It was a part of a Minnesota Supreme Court order that few could love. Last month, the campaigns of Al Franken and Norm Coleman got the right, by a 3-2 court ruling, to reject absentee ballots that election officials had determined were lawfully cast.
And reject they did, leaving about 400 individual voters with only one way to re-enfranchise themselves: by filing a lawsuit of their own. But they have to do it by Jan. 12, according to courtesy letters the Secretary of State Mark Ritchie sent Jan. 7. And the price tag (don’t call it a poll tax) could be as high as $5,000 per voter, according to one local attorney with experience in election law.
Charles Shreffler, who before leaving private practice was one of the few local attorneys handling election law cases (for Republicans, he says), estimated in an interview today that the cost of an election contest would be at least $2,500 and more likely in the $3,000–$5,000 range. “It’s not rocket science,” he said of the legal work required, but the relative scarcity of specialists in the field — and the fact that many are already engaged by one side or the other in the Minnesota Senate recount — might play into the price.
The lawsuit Coleman’s campaign filed on Jan. 6 also took the form of an election contest, but one with a much wider scope than those that individuals receiving the letter from Bert Black, Ritchie’s legal adviser, would bring. Ritchie griped publicly about the Supreme Court’s ruling several times in the closing weeks of the recount, wondering aloud how a soldier in Baghdad whose valid absentee ballot a campaign vetoed would manage to file an election contest from the other side of the world.
The campaigns didn’t know what the votes were on the ballots they rejected; they only saw the outside envelopes that carried the absentee voters’ names and addresses. But campaign representatives had fairly wide latitude, as long as they completed a form giving a reason for each rejection.













6 Comments »
Comment posted January 9, 2009 @ 6:55 pm
Just out of curiosity, why is a graphic of a voter registration card with “Rejected by political candidate” included with this story? The candidates did not reject voter registration cards. They rejected ballots.
Comment posted January 10, 2009 @ 4:00 am
Thanks for the comment, linda. Not the most elegant graphic, I admit. But it is taken from the envelope that an absentee voter puts his or her ballot into before mailing it back to his or her home county. So a filled-out version of this is what the campaigns were reviewing (and in some cases rejecting) in the last days of the recount.

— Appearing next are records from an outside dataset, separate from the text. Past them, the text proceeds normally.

// tb_hsu_rt_unit: end-to-end test of the whole HSU at its full size. Four
// sub-core drivers dispatch random warp instructions of every opcode: box and
// triangle RAY_INTERSECT (mixed within a warp), POINT_EUCLID, POINT_ANGULAR
// and KEY_COMPARE, with full, sparse and single-lane active masks, plus
// multi-beat (accumulate) Euclidean and angular operations. A behavioural
// cache answers node fetches out of order with random latency and
// back-pressure; the register-file side randomly withholds wb_ready.
// Every write-back is compared, lane by lane, with the reference model.
// The test also counts each mechanism of the unit and fails if one never
// happened: arbitration between sub-cores, the accumulate lock, a full warp
// buffer, a full memory access FIFO, out-of-order node returns, lane skipping
// for sparse masks, mixed box/triangle warps, in-order chain issue,
// back-to-back issue of consecutive instructions, a full result buffer and
// write-back back-pressure.
module tb_hsu_rt_unit;
  import hsu_pkg::*;
  import hsu_tb_pkg::*;
  import hsu_ref_pkg::*;

  localparam int N_INSTR_PER_SC = 150;

  logic clk = 1'b0, rst_n = 1'b0;
  always #5 clk = ~clk;

  logic [NUM_SUBCORES-1:0]       sc_valid, sc_ready;
  hsu_instr_t [NUM_SUBCORES-1:0] sc_instr;
  logic      mem_req_valid, mem_req_ready, mem_resp_valid, mem_resp_ready;
  mem_req_t  mem_req;
  mem_resp_t mem_resp;
  logic      wb_valid, wb_ready;
  hsu_wb_t   wb;

  hsu_rt_unit dut (.*);

  l1_mem_model u_mem (
    .clk, .rst_n, .req_valid(mem_req_valid), .req_ready(mem_req_ready), .req(mem_req),
    .resp_valid(mem_resp_valid), .resp_ready(mem_resp_ready), .resp(mem_resp)
  );

  int checks = 0, failures = 0;
  int cycle = 0;
  always @(posedge clk) cycle <= cycle + 1;

  // ------------------------------------------------------- instruction pool
  typedef struct {
    hsu_instr_t ins;
    word_t      node [WARP_SIZE][NODE_WORDS];
    logic       mixed;
  } job_t;
  job_t jobs [NUM_SUBCORES][$];

  typedef word_t [WARP_SIZE-1:0][RES_WORDS-1:0] res_t;
  res_t exp_res [int];              // key: {warp_id, dst}
  logic exp_acc [int];
  logic [WARP_SIZE-1:0] exp_mask [int];
  int n_sent = 0, n_wb = 0, n_threads = 0, n_sparse_done = 0, n_mixed_done = 0;
  logic mixed_of [int];
  word_t next_addr = 32'h0001_0000;
  int next_id = 0;

  function automatic job_t make_job(hsu_op_e op, logic acc, int id, logic [WARP_SIZE-1:0] mask,
                                    ref word_t qv [WARP_SIZE][OPND_WORDS]);
    job_t j;
    int nb = 0, nt = 0;
    j.ins = '0;
    j.ins.op = op;
    j.ins.acc = acc;
    j.ins.warp_id = WARP_ID_W'(id >> DST_W);
    j.ins.dst = DST_W'(id);
    j.ins.active = mask;
    for (int l = 0; l < WARP_SIZE; l++) begin
      dp_in_t t;
      dp_mode_e m;
      case (op)
        OP_RAY_INTERSECT: m = ($urandom % 2) ? MODE_BOX : MODE_TRI;
        OP_POINT_EUCLID:  m = MODE_EUCLID;
        OP_POINT_ANGULAR: m = MODE_ANGULAR;
        default:          m = MODE_KEY;
      endcase
      t = gen_thread(m, l, acc);
      if (m == MODE_BOX) begin
        t.node[NODE_TYPE_WORD] = NODE_TYPE_BOX;
        if (mask[l]) nb++;
      end
      if (m == MODE_TRI && mask[l]) nt++;
      // a multi-beat operation keeps its query in registers across beats
      if (op == OP_POINT_EUCLID || op == OP_POINT_ANGULAR)
        for (int w = 0; w < OPND_WORDS; w++) t.opnd[w] = qv[l][w];
      j.ins.opnd[l] = t.opnd;
      j.ins.ptr[l]  = next_addr;
      next_addr += 32'd256;
      for (int w = 0; w < NODE_WORDS; w++) j.node[l][w] = t.node[w];
    end
    j.mixed = (nb > 0) && (nt > 0);
    return j;
  endfunction

  function automatic logic [WARP_SIZE-1:0] rand_mask();
    case ($urandom % 4)
      0: return '1;
      1: return WARP_SIZE'(1) << ($urandom % WARP_SIZE);
      default: begin
        logic [WARP_SIZE-1:0] m;
        m = WARP_SIZE'($urandom) & WARP_SIZE'($urandom);
        return (m == '0) ? WARP_SIZE'(1) : m;
      end
    endcase
  endfunction

  // expected results, computed in the order instructions are accepted
  function automatic void expect_job(job_t j);
    res_t r;
    int id;
    r = '0;
    id = {j.ins.warp_id, j.ins.dst};
    for (int l = 0; l < WARP_SIZE; l++)
      if (j.ins.active[l]) begin
        dp_in_t t;
        word_t res [4];
        logic hit;
        t = '0;
        t.lane = 5'(l);
        t.acc  = j.ins.acc;
        t.opnd = j.ins.opnd[l];
        for (int w = 0; w < NODE_WORDS; w++) t.node[w] = j.node[l][w];
        case (j.ins.op)
          OP_RAY_INTERSECT: t.mode = (t.node[NODE_TYPE_WORD] == NODE_TYPE_TRI) ? MODE_TRI : MODE_BOX;
          OP_POINT_EUCLID:  t.mode = MODE_EUCLID;
          OP_POINT_ANGULAR: t.mode = MODE_ANGULAR;
          default:          t.mode = MODE_KEY;
        endcase
        ref_thread(t, res, hit);
        if (!(j.ins.acc && (j.ins.op == OP_POINT_EUCLID || j.ins.op == OP_POINT_ANGULAR)))
          for (int w = 0; w < RES_WORDS; w++) r[l][w] = res[w];
      end
    exp_res[id]  = r;
    exp_acc[id]  = j.ins.acc && (j.ins.op == OP_POINT_EUCLID || j.ins.op == OP_POINT_ANGULAR);
    exp_mask[id] = j.ins.active;
    mixed_of[id] = j.mixed;
  endfunction

  // ----------------------------------------------------------- sub-cores
  for (genvar s = 0; s < NUM_SUBCORES; s++) begin : g_sc
    initial begin
      sc_valid[s] = 1'b0;
      sc_instr[s] = '0;
      @(posedge rst_n);
      while (jobs[s].size() != 0) begin
        job_t j;
        j = jobs[s].pop_front();
        for (int l = 0; l < WARP_SIZE; l++) begin
          typedef word_t [NODE_WORDS-1:0] node_t;
          node_t nd;
          for (int w = 0; w < NODE_WORDS; w++) nd[w] = j.node[l][w];
          u_mem.put(j.ins.ptr[l], nd);
        end
        sc_instr[s] = j.ins;
        sc_valid[s] = 1'b1;
        do @(posedge clk); while (!sc_ready[s]);
        expect_job(j);
        n_sent++;
        #1;
        sc_valid[s] = 1'b0;
        // accumulate beats follow immediately, otherwise a random pause
        if (!j.ins.acc && ($urandom % 3 == 0)) repeat ($urandom % 20) @(posedge clk);
        #1;
      end
    end
  end

  // ------------------------------------------------------------- write-back
  // the register file accepts most cycles, with occasional long stalls
  int wb_hold = 0;
  initial wb_ready = 1'b0;
  always @(posedge clk) begin
    if (rst_n) begin
      if (wb_hold > 0) begin
        wb_hold  <= wb_hold - 1;
        wb_ready <= 1'b0;
      end else begin
        wb_ready <= ($urandom % 4) != 0;
        if ($urandom % 300 == 0) wb_hold <= 60;
      end
    end
  end

  always @(posedge clk) begin
    if (rst_n && wb_valid && wb_ready) begin
      int id;
      id = {wb.tag.warp_id, wb.tag.dst};
      n_wb++;
      checks++;
      if (!exp_res.exists(id)) begin
        failures++;
        $display("FAIL unexpected write-back id %0d", id);
      end else begin
        if (wb.tag.acc != exp_acc[id] || wb.tag.active != exp_mask[id] || wb.res != exp_res[id]) begin
          failures++;
          if (failures < 8) begin
            $display("FAIL write-back id %0d op %0d acc %0d/%0d", id, wb.tag.op, wb.tag.acc, exp_acc[id]);
            for (int l = 0; l < WARP_SIZE; l++)
              if (wb.res[l] != exp_res[id][l]) $display("  lane %0d got %h exp %h", l, wb.res[l], exp_res[id][l]);
          end
        end
        if (exp_mask[id] != '1) n_sparse_done++;
        if (mixed_of[id]) n_mixed_done++;
        exp_res.delete(id);
      end
    end
  end

  // ------------------------------------------------------ mechanism counters
  int c_arb = 0, c_lock = 0, c_wbfull = 0, c_mqfull = 0, c_chain_wait = 0;
  int c_b2b = 0, c_rbfull = 0, c_wbstall = 0, c_issue = 0, c_skip = 0;
  always @(posedge clk) if (rst_n) begin
    if ($countones(sc_valid) > 1 && |sc_ready) c_arb++;
    if (dut.u_arb.locked && |(sc_valid & ~sc_ready & ~(NUM_SUBCORES'(1) << dut.u_arb.last))) c_lock++;
    if (|sc_valid && !dut.alloc_ready) c_wbfull++;
    if (dut.mq_full) c_mqfull++;
    if (|(dut.entry_ready & ~dut.u_sched.elig & ~(dut.u_sched.busy ? (WB_ENTRIES'(1) << dut.u_sched.cur) : '0))) c_chain_wait++;
    if (dut.u_sched.finishing && dut.u_sched.can_pick) c_b2b++;
    if (dut.u_sched.pick_any && !dut.rb_alloc_ready) c_rbfull++;
    if (wb_valid && !wb_ready) c_wbstall++;
    if (dut.dp_in_valid) begin
      c_issue++;
      if (dut.u_sched.lane != 0 && !dut.entry_tag[dut.u_sched.cur].active[dut.u_sched.lane - 1]) c_skip++;
    end
  end

  task automatic need(int cnt, string what);
    checks++;
    if (cnt == 0) begin
      failures++;
      $display("FAIL mechanism never happened: %s", what);
    end
  endtask

  // ------------------------------------------------------------------ main
  initial begin
    word_t qv [WARP_SIZE][OPND_WORDS];
    ref_reset();
    for (int s = 0; s < NUM_SUBCORES; s++) begin
      int k;
      k = 0;
      while (k < N_INSTR_PER_SC) begin
        int kind;
        kind = int'($urandom % 6);
        for (int l = 0; l < WARP_SIZE; l++)
          for (int w = 0; w < OPND_WORDS; w++) qv[l][w] = frand(-4, 4);
        if (kind == 5) begin
          // multi-beat distance operation: beats with acc set, then one without
          int beats;
          hsu_op_e op;
          logic [WARP_SIZE-1:0] m;
          op = ($urandom % 2) ? OP_POINT_EUCLID : OP_POINT_ANGULAR;
          beats = 2 + int'($urandom % 7);
          m = rand_mask();
          for (int b = 0; b < beats; b++) begin
            jobs[s].push_back(make_job(op, b != beats - 1, next_id, m, qv));
            next_id++;
            k++;
          end
        end else begin
          hsu_op_e op;
          op = (kind == 0 || kind == 1) ? OP_RAY_INTERSECT : hsu_op_e'(kind - 1);
          jobs[s].push_back(make_job(op, 1'b0, next_id, rand_mask(), qv));
          next_id++;
          k++;
        end
      end
    end
    begin
      int total;
      total = 0;
      for (int s = 0; s < NUM_SUBCORES; s++) total += jobs[s].size();
      repeat (4) @(posedge clk);
      #1 rst_n = 1'b1;
      wait (n_wb == total);
      repeat (20) @(posedge clk);
      checks++;
      if (exp_res.size() != 0) begin failures++; $display("FAIL %0d instructions never written back", exp_res.size()); end
      // every active thread went through the datapath exactly once
      begin
        checks++;
        if (c_issue != n_threads_total) begin
          failures++;
          $display("FAIL issued %0d threads, expected %0d", c_issue, n_threads_total);
        end
      end
      need(c_arb, "arbitration between sub-cores");
      need(c_lock, "accumulate lock holding off another sub-core");
      need(c_wbfull, "warp buffer full");
      need(c_mqfull, "memory access FIFO full");
      need(u_mem.n_out_of_order, "out-of-order node return");
      need(c_skip, "inactive lanes skipped");
      need(n_sparse_done, "sparse-mask instruction completed");
      need(n_mixed_done, "warp mixing box and triangle nodes");
      need(c_chain_wait, "ready entry held back for chain order");
      need(c_b2b, "back-to-back instruction issue");
      need(c_rbfull, "result buffer full");
      need(c_wbstall, "write-back back-pressure");
      $display("instr %0d threads %0d cycles %0d | arb %0d lock %0d wbfull %0d mqfull %0d ooo %0d skip %0d sparse %0d mixed %0d chain %0d b2b %0d rbfull %0d wbstall %0d",
               total, c_issue, cycle, c_arb, c_lock, c_wbfull, c_mqfull, u_mem.n_out_of_order, c_skip,
               n_sparse_done, n_mixed_done, c_chain_wait, c_b2b, c_rbfull, c_wbstall);
      $display("TB_RESULT checks=%0d failures=%0d", checks, failures);
      $finish;
    end
  end

  int n_threads_total = 0;
  always @(posedge clk) if (rst_n) for (int s = 0; s < NUM_SUBCORES; s++)
    if (sc_valid[s] && sc_ready[s]) n_threads_total += $countones(sc_instr[s].active);

  initial begin
    repeat (400000) @(posedge clk);
    failures++;
    $display("watchdog expired: %0d of %0d write-backs", n_wb, n_sent);
    $display("TB_RESULT checks=%0d failures=%0d", checks, failures);
    $finish;
  end
endmodule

Comment posted January 10, 2009 @ 11:19 am
No matter what the outcome, all legal votes must be counted or the election is not valid.
Comment posted January 10, 2009 @ 11:02 pm
I agree with lazercat. The supreme court screwed up. I don’t blame the campaigns for following the rules even if they were dumb, except that they could have chosen to accept local officials’ judgments and not vetoed. In a way I hoped Franken wouldn’t veto out of principle, but I also understood that if Coleman could veto everything from a DFL precinct and Franken didn’t veto any, he was conceding the election, and he did offer to mutually forgo the vetoes, which Coleman refused.
Comment posted January 12, 2009 @ 10:55 am
So does this mean that out of the pool of ballots rejected by candidates, now Coleman can turn around and pay the cost of the law suit for those ballots which he, Coleman, wants to be counted? Again if he can cherry pick 255 votes out of 400 can he buy his way back into office this way? Is there any other way for Franken to counter this except by doing the same?
Comment posted January 12, 2009 @ 11:06 am
Miro, I was wondering that too, but I believe the campaigns will present any and probably all ballots they want counted or not counted to the three-judge panel that will hear Coleman’s election contest lawsuit. So this really applies to any voters whose ballot one campaign rejected and the other campaign doesn’t take up. The campaigns may each argue on behalf of every ballot that the other side rejected … we just don’t know yet, but today’s the deadline for individuals to file their own suits to have their votes counted.